WORKING DATA:
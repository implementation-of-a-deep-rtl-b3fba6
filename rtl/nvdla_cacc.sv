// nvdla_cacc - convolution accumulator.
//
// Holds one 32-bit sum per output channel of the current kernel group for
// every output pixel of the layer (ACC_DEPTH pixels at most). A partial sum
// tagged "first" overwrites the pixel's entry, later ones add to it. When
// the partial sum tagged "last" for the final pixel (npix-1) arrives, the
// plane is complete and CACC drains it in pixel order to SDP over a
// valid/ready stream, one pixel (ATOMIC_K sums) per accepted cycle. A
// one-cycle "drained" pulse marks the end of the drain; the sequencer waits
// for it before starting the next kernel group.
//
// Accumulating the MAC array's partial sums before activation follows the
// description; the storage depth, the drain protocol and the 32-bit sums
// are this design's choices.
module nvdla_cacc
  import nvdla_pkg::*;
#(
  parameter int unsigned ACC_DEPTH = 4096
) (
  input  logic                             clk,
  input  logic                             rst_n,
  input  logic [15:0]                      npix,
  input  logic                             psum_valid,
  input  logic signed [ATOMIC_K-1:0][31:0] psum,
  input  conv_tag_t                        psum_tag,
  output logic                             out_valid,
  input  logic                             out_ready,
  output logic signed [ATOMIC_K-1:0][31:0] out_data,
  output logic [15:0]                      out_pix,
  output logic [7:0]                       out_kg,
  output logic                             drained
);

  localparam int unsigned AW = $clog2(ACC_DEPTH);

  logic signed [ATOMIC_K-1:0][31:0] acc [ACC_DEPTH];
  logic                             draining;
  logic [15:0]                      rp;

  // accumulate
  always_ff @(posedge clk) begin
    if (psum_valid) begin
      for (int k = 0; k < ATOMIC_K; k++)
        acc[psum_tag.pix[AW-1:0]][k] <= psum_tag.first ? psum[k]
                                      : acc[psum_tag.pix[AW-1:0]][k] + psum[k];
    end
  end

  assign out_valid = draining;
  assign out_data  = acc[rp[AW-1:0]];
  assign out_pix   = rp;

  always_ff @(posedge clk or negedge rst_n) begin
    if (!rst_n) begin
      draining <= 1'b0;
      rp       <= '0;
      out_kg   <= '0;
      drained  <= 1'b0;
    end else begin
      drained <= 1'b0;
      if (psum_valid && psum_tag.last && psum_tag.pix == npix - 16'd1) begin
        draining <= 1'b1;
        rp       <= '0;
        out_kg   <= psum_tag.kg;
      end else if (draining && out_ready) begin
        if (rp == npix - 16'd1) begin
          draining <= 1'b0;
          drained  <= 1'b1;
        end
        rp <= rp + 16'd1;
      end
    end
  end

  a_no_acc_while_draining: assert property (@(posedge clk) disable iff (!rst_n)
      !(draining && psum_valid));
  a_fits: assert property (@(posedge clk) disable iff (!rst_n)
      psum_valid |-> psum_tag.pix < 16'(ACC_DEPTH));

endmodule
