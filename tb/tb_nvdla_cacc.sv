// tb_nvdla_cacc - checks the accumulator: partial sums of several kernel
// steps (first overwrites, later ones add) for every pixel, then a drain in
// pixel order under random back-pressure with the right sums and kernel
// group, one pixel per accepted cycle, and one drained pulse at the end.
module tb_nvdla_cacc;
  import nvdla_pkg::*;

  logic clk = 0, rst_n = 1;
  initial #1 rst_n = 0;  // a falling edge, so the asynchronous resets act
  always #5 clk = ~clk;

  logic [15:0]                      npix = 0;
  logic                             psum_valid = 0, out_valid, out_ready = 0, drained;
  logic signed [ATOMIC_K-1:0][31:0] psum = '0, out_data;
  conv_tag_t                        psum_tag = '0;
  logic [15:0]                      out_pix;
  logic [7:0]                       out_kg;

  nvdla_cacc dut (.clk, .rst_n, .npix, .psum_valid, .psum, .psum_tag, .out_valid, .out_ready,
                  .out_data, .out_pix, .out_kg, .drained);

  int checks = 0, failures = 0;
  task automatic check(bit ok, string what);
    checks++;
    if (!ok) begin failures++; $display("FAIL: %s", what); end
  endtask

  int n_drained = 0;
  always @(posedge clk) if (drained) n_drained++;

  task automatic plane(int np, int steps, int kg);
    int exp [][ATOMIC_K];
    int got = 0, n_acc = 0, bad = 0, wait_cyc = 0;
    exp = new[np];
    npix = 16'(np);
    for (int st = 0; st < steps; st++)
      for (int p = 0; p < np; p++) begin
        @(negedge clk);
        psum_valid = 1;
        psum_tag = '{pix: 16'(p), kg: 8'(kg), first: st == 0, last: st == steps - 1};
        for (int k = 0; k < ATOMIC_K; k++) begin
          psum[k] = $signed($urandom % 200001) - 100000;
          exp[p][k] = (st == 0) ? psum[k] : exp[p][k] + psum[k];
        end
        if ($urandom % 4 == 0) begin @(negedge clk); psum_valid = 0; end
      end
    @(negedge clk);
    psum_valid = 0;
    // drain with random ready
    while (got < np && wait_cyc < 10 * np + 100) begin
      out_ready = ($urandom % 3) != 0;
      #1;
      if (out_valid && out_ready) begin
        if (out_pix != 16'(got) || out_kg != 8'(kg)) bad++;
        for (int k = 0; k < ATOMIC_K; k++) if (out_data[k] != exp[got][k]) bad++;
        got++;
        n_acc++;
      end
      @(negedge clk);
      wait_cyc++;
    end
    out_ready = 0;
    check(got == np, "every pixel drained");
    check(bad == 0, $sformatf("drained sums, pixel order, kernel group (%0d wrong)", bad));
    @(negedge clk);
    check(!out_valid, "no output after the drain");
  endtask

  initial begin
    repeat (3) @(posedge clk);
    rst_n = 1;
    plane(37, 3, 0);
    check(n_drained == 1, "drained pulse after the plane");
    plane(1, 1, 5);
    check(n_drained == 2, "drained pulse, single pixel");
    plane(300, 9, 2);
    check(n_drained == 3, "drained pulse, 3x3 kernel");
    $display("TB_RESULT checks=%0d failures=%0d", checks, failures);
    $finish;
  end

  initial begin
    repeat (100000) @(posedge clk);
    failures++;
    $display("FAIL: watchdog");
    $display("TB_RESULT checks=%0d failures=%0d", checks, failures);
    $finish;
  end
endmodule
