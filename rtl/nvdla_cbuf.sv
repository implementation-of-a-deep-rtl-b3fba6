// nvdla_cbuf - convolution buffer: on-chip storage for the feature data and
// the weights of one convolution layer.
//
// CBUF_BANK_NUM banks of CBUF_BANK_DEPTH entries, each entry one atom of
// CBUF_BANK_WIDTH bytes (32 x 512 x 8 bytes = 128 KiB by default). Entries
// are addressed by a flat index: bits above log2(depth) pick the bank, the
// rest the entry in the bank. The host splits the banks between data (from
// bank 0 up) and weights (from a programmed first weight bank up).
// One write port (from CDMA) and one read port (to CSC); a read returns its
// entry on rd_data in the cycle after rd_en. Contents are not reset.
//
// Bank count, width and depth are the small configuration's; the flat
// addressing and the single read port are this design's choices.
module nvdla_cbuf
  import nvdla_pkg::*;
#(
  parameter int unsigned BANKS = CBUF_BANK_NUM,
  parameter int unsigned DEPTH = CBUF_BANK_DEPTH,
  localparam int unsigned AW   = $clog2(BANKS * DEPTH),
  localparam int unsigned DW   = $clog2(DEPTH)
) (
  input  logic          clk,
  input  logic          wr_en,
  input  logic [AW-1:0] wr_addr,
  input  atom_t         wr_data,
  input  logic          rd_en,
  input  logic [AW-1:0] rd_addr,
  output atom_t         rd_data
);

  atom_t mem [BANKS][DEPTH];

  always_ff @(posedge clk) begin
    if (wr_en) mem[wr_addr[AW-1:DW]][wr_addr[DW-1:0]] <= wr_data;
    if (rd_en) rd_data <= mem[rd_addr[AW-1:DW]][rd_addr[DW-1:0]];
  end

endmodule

WORK TASK:
What lines of the data contain the string "layer"? List them.

OUTPUT BELOW:
// every output pixel of the layer (ACC_DEPTH pixels at most). A partial sum
// the weights of one convolution layer.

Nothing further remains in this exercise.